* [Task to carry out]:
Write out the full listing again, exactly as it stands.

* [Data for this task]:
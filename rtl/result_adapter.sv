// result_adapter: module for adapting the results in the sorter test system.
//
// Takes one W-bit result and sends it as NPK = ceil(W/7) serial words, each a data
// packet (MSB = 0) with 7 payload bits, most significant payload first (the same
// packing as input_adapter; the order is this design's choice).
//
// Interface: in_valid/in_ready take a result when the adapter is empty (one-entry
// buffer). out_valid/out_ready hand the words on one per handshake; in_ready rises
// again in the clock after the last word is taken.
module result_adapter
  import sort_pkg::*;
#(
  parameter int unsigned W = 8,
  localparam int unsigned NPK = packets_for(W),
  localparam int unsigned AW  = NPK * PAYLOAD_W,
  localparam int unsigned CW  = $clog2(NPK + 1)
) (
  input  logic          clk,
  input  logic          rst,
  input  logic          in_valid,
  output logic          in_ready,
  input  logic [W-1:0]  in_word,
  output logic          out_valid,
  input  logic          out_ready,
  output logic [7:0]    out_byte
);

  logic [AW-1:0] shreg;
  logic [CW-1:0] left;     // packets still to send

  assign in_ready  = (left == '0);
  assign out_valid = (left != '0);
  assign out_byte  = {1'b0, shreg[AW-1 -: PAYLOAD_W]};

  always_ff @(posedge clk) begin
    if (rst) begin
      shreg <= '0;
      left  <= '0;
    end else if (in_valid && in_ready) begin
      shreg <= AW'(in_word);
      left  <= CW'(NPK);
    end else if (out_valid && out_ready) begin
      shreg <= shreg << PAYLOAD_W;
      left  <= left - 1'b1;
    end
  end

endmodule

* [Task response]:
filename rtl/result_adapter.sv
// result_adapter: module for adapting the results in the sorter test system.
//
// Takes one W-bit result and sends it as NPK = ceil(W/7) serial words, each a data
// packet (MSB = 0) with 7 payload bits, most significant payload first (the same
// packing as input_adapter; the order is this design's choice).
//
// Interface: in_valid/in_ready take a result when the adapter is empty (one-entry
// buffer). out_valid/out_ready hand the words on one per handshake; in_ready rises
// again in the clock after the last word is taken.
module result_adapter
  import sort_pkg::*;
#(
  parameter int unsigned W = 8,
  localparam int unsigned NPK = packets_for(W),
  localparam int unsigned AW  = NPK * PAYLOAD_W,
  localparam int unsigned CW  = $clog2(NPK + 1)
) (
  input  logic          clk,
  input  logic          rst,
  input  logic          in_valid,
  output logic          in_ready,
  input  logic [W-1:0]  in_word,
  output logic          out_valid,
  input  logic          out_ready,
  output logic [7:0]    out_byte
);

  logic [AW-1:0] shreg;
  logic [CW-1:0] left;     // packets still to send

  assign in_ready  = (left == '0);
  assign out_valid = (left != '0);
  assign out_byte  = {1'b0, shreg[AW-1 -: PAYLOAD_W]};

  always_ff @(posedge clk) begin
    if (rst) begin
      shreg <= '0;
      left  <= '0;
    end else if (in_valid && in_ready) begin
      shreg <= AW'(in_word);
      left  <= CW'(NPK);
    end else if (out_valid && out_ready) begin
      shreg <= shreg << PAYLOAD_W;
      left  <= left - 1'b1;
    end
  end

endmodule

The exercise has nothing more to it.